“[The industry] will end up with 10 to 12 absolutely monolithic companies,” Montgomery said, who has more than ten years security engineering, deployment, and consulting experience.
He said five years ago there were hundreds upon hundreds of startups; dozens of companies in the US$50 million to $350 million range while there were only a handful of companies at the billion dollar range.
But now billion dollar range companies, such as Microsoft, have bought their way into security.
“Google has bought its way into security and Cisco continues to be very acquisitive, there’s many billion dollar companies today,” Montgomery said.
His examples referred to Google’s US$625 million purchase of Postini in 2007; Cisco’s US$830 million acquisition of IronPort in 2007; and IBM’s takeover of Internet Security Systems (ISS) in 2006.
As a reaction to the movements of big players like Microsoft and Google, Montgomery predicted that other large companies such as Hewlett Packard (HP) are probably actively looking to acquire in the security space.
“The trend has been set, companies with deep pockets will write a cheque or issue stock and just eliminate an entire space,” he said
Montgomery explained that the trend, which has accelerated in the past three years, applies more so for ownership of the technology rather that opening up additional revenue streams.

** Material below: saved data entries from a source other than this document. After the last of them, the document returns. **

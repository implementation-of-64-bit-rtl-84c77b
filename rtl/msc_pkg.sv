// msc_pkg: types and constants shared by the modified square-root
// carry-select adder (MSC) and the ALU built on it.
//
// alu_sel_e names the eight codes of the 3-bit operation select P[2:0].
// P[2] = 0 selects the arithmetic half (the adder adds A, a B-derived operand
// and the carry input); P[2] = 1 selects the logic half, in which every carry
// of the adder is forced to zero so that each result bit is X ^ Y of the
// operand logic. The arithmetic result also depends on Cin:
//   P     Cin=0               Cin=1
//   000   transfer A          increment A
//   001   add A+B             add with carry A+B+1
//   010   subtract w/ borrow  subtract A-B
//         A+~B (= A-B-1)
//   011   decrement A-1       transfer A
//   100   A OR B
//   101   A XOR B
//   110   A AND B
//   111   complement ~A
// The list of operations (seven arithmetic, four logic, three select lines,
// logic selected by P[2]) is the one the design is specified with; the exact
// code assignment above is this design's choice, the classic one for an ALU
// whose logic operations are derived from the arithmetic circuit.
//
// MSC64_GSIZE is the partition of a 64-bit word into carry-select groups,
// least significant group first: bits [1:0], [3:2], [6:4], [10:7], [15:11],
// [20:16], [30:21], [47:31], [63:48]. Group 0 is a plain ripple-carry adder;
// every other group is an RCA with carry-in 0, a BEC one bit wider and a mux.
// MSC8_GSIZE is the 8-bit partition [1:0], [3:2], [7:4].
package msc_pkg;

  typedef enum logic [2:0] {
    SEL_TRANSFER_INC = 3'b000,
    SEL_ADD          = 3'b001,
    SEL_SUB          = 3'b010,
    SEL_DEC          = 3'b011,
    SEL_OR           = 3'b100,
    SEL_XOR          = 3'b101,
    SEL_AND          = 3'b110,
    SEL_NOT          = 3'b111
  } alu_sel_e;

  localparam int unsigned MSC64_NGROUPS = 9;
  localparam int unsigned MSC64_GSIZE [MSC64_NGROUPS] = '{2, 2, 3, 4, 5, 5, 10, 17, 16};

  localparam int unsigned MSC8_NGROUPS = 3;
  localparam int unsigned MSC8_GSIZE [MSC8_NGROUPS] = '{2, 2, 4};

endpackage
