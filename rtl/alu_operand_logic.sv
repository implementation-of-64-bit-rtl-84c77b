// alu_operand_logic: the per-bit input logic of the ALU. It turns A, B and
// the select P[2:0] into the two adder operands X and Y so that one adder
// produces every operation. The adder then computes F = X + Y + (Cin & ~P[2])
// with all carries killed when P[2] = 1, so in logic mode F = X ^ Y.
//
//   X_i = A_i | (P2 & ~P1 & ~P0 & B_i) | (P2 & P1 & ~P0 & ~B_i)
//   Y_i = (P0 & B_i) | (P1 & ~B_i)
//
// Arithmetic (P2 = 0): X = A and Y = 0, B, ~B or all ones for P1P0 = 00, 01,
// 10, 11 (transfer/increment, add, subtract, decrement).
// Logic (P2 = 1, no carries): P1P0 = 00 gives X = A|B, Y = 0 -> OR;
// 01 gives A ^ B -> XOR; 10 gives (A|~B) ^ ~B = A & B -> AND; 11 gives
// A ^ 1 = ~A -> complement.
// That the logic functions come from modifying the arithmetic operands is
// the method the design follows; the equations and code assignment are this
// design's choice. Purely combinational.
module alu_operand_logic #(
  parameter int unsigned WIDTH = 64
) (
  input  logic [WIDTH-1:0] a,
  input  logic [WIDTH-1:0] b,
  input  logic [2:0]       p,
  output logic [WIDTH-1:0] x,
  output logic [WIDTH-1:0] y
);
  logic or_mode, and_mode;

  always_comb begin
    or_mode  = p[2] & ~p[1] & ~p[0];
    and_mode = p[2] &  p[1] & ~p[0];
    x = a | ({WIDTH{or_mode}} & b) | ({WIDTH{and_mode}} & ~b);
    y = ({WIDTH{p[0]}} & b) | ({WIDTH{p[1]}} & ~b);
  end
endmodule
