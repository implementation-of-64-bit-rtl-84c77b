// tb_alu_operand_logic: checks the adder operands X, Y for every select code.
// Arithmetic codes must give X = A and Y = 0, B, ~B, all ones; for logic
// codes the carry-free result X ^ Y must be A|B, A^B, A&B, ~A.
module tb_alu_operand_logic;
  localparam int W = 16;
  logic [W-1:0] a, b, x, y;
  logic [2:0] p;
  int checks = 0, failures = 0;

  alu_operand_logic #(.WIDTH(W)) dut (.a(a), .b(b), .p(p), .x(x), .y(y));

  initial begin
    #100000;
    failures++;
    $display("watchdog expired");
    $display("TB_RESULT checks=%0d failures=%0d", checks, failures);
    $finish;
  end

  initial begin
    for (int i = 0; i < 300; i++) begin
      logic ok;
      a = W'($urandom);
      b = W'($urandom);
      p = 3'(i % 8);
      #1;
      case (p)
        3'b000: ok = (x == a) && (y == '0);
        3'b001: ok = (x == a) && (y == b);
        3'b010: ok = (x == a) && (y == ~b);
        3'b011: ok = (x == a) && (y == '1);
        3'b100: ok = ((x ^ y) == (a | b));
        3'b101: ok = ((x ^ y) == (a ^ b));
        3'b110: ok = ((x ^ y) == (a & b));
        default: ok = ((x ^ y) == ~a);
      endcase
      checks++;
      if (!ok) begin
        failures++;
        $display("FAIL p=%0b a=%0h b=%0h x=%0h y=%0h", p, a, b, x, y);
      end
    end
    $display("TB_RESULT checks=%0d failures=%0d", checks, failures);
    $finish;
  end
endmodule
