// bec: WIDTH-bit binary to excess-1 converter, q = r + 1 (mod 2^WIDTH).
//
// It replaces the carry-in-1 adder of a carry-select group: the sum with
// carry-in 1 is the sum with carry-in 0 plus one. Built from a NOT, a chain
// of two-input ANDs and XORs, one per bit:
//   q[0] = ~r[0]
//   t[0] = 1,     t[i] = t[i-1] & r[i-1]   (AND of all lower bits)
//   q[i] = r[i] ^ t[i]
// In a group of n adder bits the BEC is n+1 bits wide, the extra bit being
// the group's carry-out. Purely combinational.
module bec #(
  parameter int unsigned WIDTH = 6
) (
  input  logic [WIDTH-1:0] r,
  output logic [WIDTH-1:0] q
);
  logic [WIDTH-1:0] t;  // t[i] = &r[i-1:0]

  assign t[0] = 1'b1;
  assign q[0] = ~r[0];

  for (genvar i = 1; i < WIDTH; i++) begin : g_bit
    assign t[i] = t[i-1] & r[i-1];
    assign q[i] = r[i] ^ t[i];
  end
endmodule
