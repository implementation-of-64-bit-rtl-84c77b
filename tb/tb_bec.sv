// tb_bec: exhaustive check of a 6-bit binary to excess-1 converter
// (q = r + 1 modulo 64), plus the 3-bit truth expressions
// q0 = ~r0, q1 = r0 ^ r1, q2 = r2 ^ (r1 & r0) on a 3-bit instance.
module tb_bec;
  logic [5:0] r, q;
  logic [2:0] r3, q3;
  int checks = 0, failures = 0;

  bec #(.WIDTH(6)) dut (.r(r), .q(q));
  bec #(.WIDTH(3)) dut3 (.r(r3), .q(q3));

  initial begin
    #100000;
    failures++;
    $display("watchdog expired");
    $display("TB_RESULT checks=%0d failures=%0d", checks, failures);
    $finish;
  end

  initial begin
    for (int v = 0; v < 64; v++) begin
      r = 6'(v);
      #1;
      checks++;
      if (int'(q) != ((v + 1) % 64)) begin
        failures++;
        $display("FAIL r=%0d q=%0d", r, q);
      end
    end
    for (int v = 0; v < 8; v++) begin
      r3 = 3'(v);
      #1;
      checks++;
      if (q3 != {r3[2] ^ (r3[1] & r3[0]), r3[0] ^ r3[1], ~r3[0]}) begin
        failures++;
        $display("FAIL r3=%0d q3=%0d", r3, q3);
      end
    end
    $display("TB_RESULT checks=%0d failures=%0d", checks, failures);
    $finish;
  end
endmodule
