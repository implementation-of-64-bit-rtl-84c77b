// cla: WIDTH-bit carry-lookahead adder, the faster replacement for the
// carry-in-0 ripple-carry adder of a carry-select group (the "MSC by CLA"
// variant of the adder).
//
// Each bit forms generate g = a & b & carry_en and propagate p = a ^ b. The
// carry into bit i is computed directly from the g, p and cin of the bits
// below it (sum of products, no ripple), so every sum bit depends on the
// inputs and cin rather than on the carry of the bit before:
//   c[i] = OR_j<i ( g[j] & p[j+1] & ... & p[i-1] ) | ( cin & p[0] & ... & p[i-1] )
// sum[i] = p[i] ^ c[i]. With carry_en = 0 and cin = 0 every carry is zero,
// as in the ripple-carry version. Purely combinational.
module cla #(
  parameter int unsigned WIDTH = 4
) (
  input  logic [WIDTH-1:0] a,
  input  logic [WIDTH-1:0] b,
  input  logic             cin,
  input  logic             carry_en,
  output logic [WIDTH-1:0] sum,
  output logic             cout
);
  logic [WIDTH-1:0] g, p;
  logic [WIDTH:0]   c;

  assign g = a & b & {WIDTH{carry_en}};
  assign p = a ^ b;

  always_comb begin
    for (int i = 0; i <= WIDTH; i++) begin
      logic term;
      // carry-in term: cin propagated through bits 0..i-1
      term = cin;
      for (int k = 0; k < i; k++) term = term & p[k];
      c[i] = term;
      // generate terms: g[j] propagated through bits j+1..i-1
      for (int j = 0; j < i; j++) begin
        term = g[j];
        for (int k = j + 1; k < i; k++) term = term & p[k];
        c[i] = c[i] | term;
      end
    end
  end

  assign sum  = p ^ c[WIDTH-1:0];
  assign cout = c[WIDTH];
endmodule
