// csla_mux: the 2WIDTH:WIDTH multiplexer of a carry-select group (6:3, 8:4,
// 10:5, ... for groups of 2, 3, 4 ... adder bits). It passes in0 (the
// carry-in-0 result) when sel = 0 and in1 (the BEC result) when sel = 1;
// sel is the carry out of the group below. Purely combinational.
module csla_mux #(
  parameter int unsigned WIDTH = 3
) (
  input  logic             sel,
  input  logic [WIDTH-1:0] in0,
  input  logic [WIDTH-1:0] in1,
  output logic [WIDTH-1:0] out
);
  always_comb out = sel ? in1 : in0;
endmodule
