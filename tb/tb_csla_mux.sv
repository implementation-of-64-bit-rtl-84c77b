// tb_csla_mux: random check of an 8:4 carry-select multiplexer.
module tb_csla_mux;
  logic sel;
  logic [3:0] in0, in1, out;
  int checks = 0, failures = 0;

  csla_mux #(.WIDTH(4)) dut (.sel(sel), .in0(in0), .in1(in1), .out(out));

  initial begin
    #100000;
    failures++;
    $display("watchdog expired");
    $display("TB_RESULT checks=%0d failures=%0d", checks, failures);
    $finish;
  end

  initial begin
    for (int i = 0; i < 200; i++) begin
      sel = 1'($urandom);
      in0 = 4'($urandom);
      in1 = 4'($urandom);
      #1;
      checks++;
      if (out != (sel ? in1 : in0)) begin
        failures++;
        $display("FAIL sel=%0b in0=%0h in1=%0h out=%0h", sel, in0, in1, out);
      end
    end
    $display("TB_RESULT checks=%0d failures=%0d", checks, failures);
    $finish;
  end
endmodule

“It’s clear Google wanted Postini for the footprint not the revenue stream. They will continue to make their money from ads but what it does give them is a different vehicle for those ads and delivering those services," he said.
Innovation and best of breed technologies will also suffer as the market continues consolidating.
“The middle ground companies will keep looking at acquisition as the most obvious means to increase shareholder value. Which I think makes the problem of innovation even more difficult," Montgomery said.
"If you have these huge companies that are dominating the revenue portion of the space then these start-ups are going to be geared towards being bought not innovating and creating."
Montgomery also discussed the current threat vectors and said 2007 was a ridiculous year for spam. He said spam works and is cheap and until the costs increase it will continue to exist. He rejected the idea that user training will help secure enterprise from such threats insisting that enterprises have to remove employee access.
“People are still clicking on emails with .exe email attachments from people they don’t know. The curiosity is sometimes overwhelming," he said.
Furthermore, he said the Storm worm botnet was like nothing else ever seen in information security and phishing attacks continued to be financially motivated.
Commenting on compliance, Montgomery said it is more about fulfilling check boxes than improving the security posture.
Paul Henry, security evangelist at Secure Computing was unable to attend the seminar series which will also be held in Melbourne, and Canberra, due to prior commitments in the US.